Records from a data source
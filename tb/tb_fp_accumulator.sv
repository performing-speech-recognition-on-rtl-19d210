// tb_fp_accumulator: streams back-to-back groups of 40 exactly representable
// terms (restart on `first`, result on `last`) and compares each sum and tag
// with the exact sum, and checks the one-cycle result latency.
module tb_fp_accumulator;
  import tb_util_pkg::*;
  logic clk = 0, rst_n = 0;
  logic in_valid = 0, first = 0, last = 0, sum_valid;
  logic [7:0] in_tag = 0, sum_tag;
  logic [31:0] term = 0, sum;
  int checks = 0, failures = 0;
  real exp_q[$];
  int  tag_q[$];

  fp_accumulator #(.TAG_W(8)) dut (.clk, .rst_n, .in_valid, .first, .last,
    .in_tag, .term, .sum_valid, .sum_tag, .sum);
  always #5 clk = ~clk;

  initial begin
    repeat (5000) @(posedge clk);
    failures++;
    $display("TB_RESULT checks=%0d failures=%0d", checks, failures);
    $finish;
  end

  // check each result one cycle after its last term
  logic last_d = 0;
  always @(posedge clk) begin
    last_d <= in_valid && last;
    if (rst_n && last_d) begin
      checks++;
      if (!sum_valid || exp_q.size() == 0) failures++;
      else begin
        real e; int t;
        e = exp_q.pop_front(); t = tag_q.pop_front();
        if (f2r(sum) != e || sum_tag != 8'(t)) begin
          failures++;
          $display("FAIL sum %g exp %g tag %0d/%0d", f2r(sum), e, sum_tag, t);
        end
      end
    end else if (rst_n && sum_valid) begin
      checks++; failures++;
    end
  end

  initial begin
    repeat (3) @(posedge clk);
    rst_n = 1;
    for (int g = 0; g < 30; g++) begin
      real acc;
      acc = 0.0;
      for (int e = 0; e < 40; e++) begin
        real v;
        v = real'(int'($urandom % 4001) - 1000) / 16.0;
        acc += v;
        @(negedge clk);
        in_valid = 1; first = (e == 0); last = (e == 39); in_tag = 8'(g);
        term = r2f(v);
      end
      exp_q.push_back(acc); tag_q.push_back(g);
      if (g % 5 == 4) begin @(negedge clk); in_valid = 0; end
    end
    @(negedge clk); in_valid = 0;
    repeat (4) @(posedge clk);
    $display("TB_RESULT checks=%0d failures=%0d", checks, failures);
    $finish;
  end
endmodule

● **PROBLEM**
Please work out how many lines above carry "each", writing only the result.

● **TASK RESPONSE**
2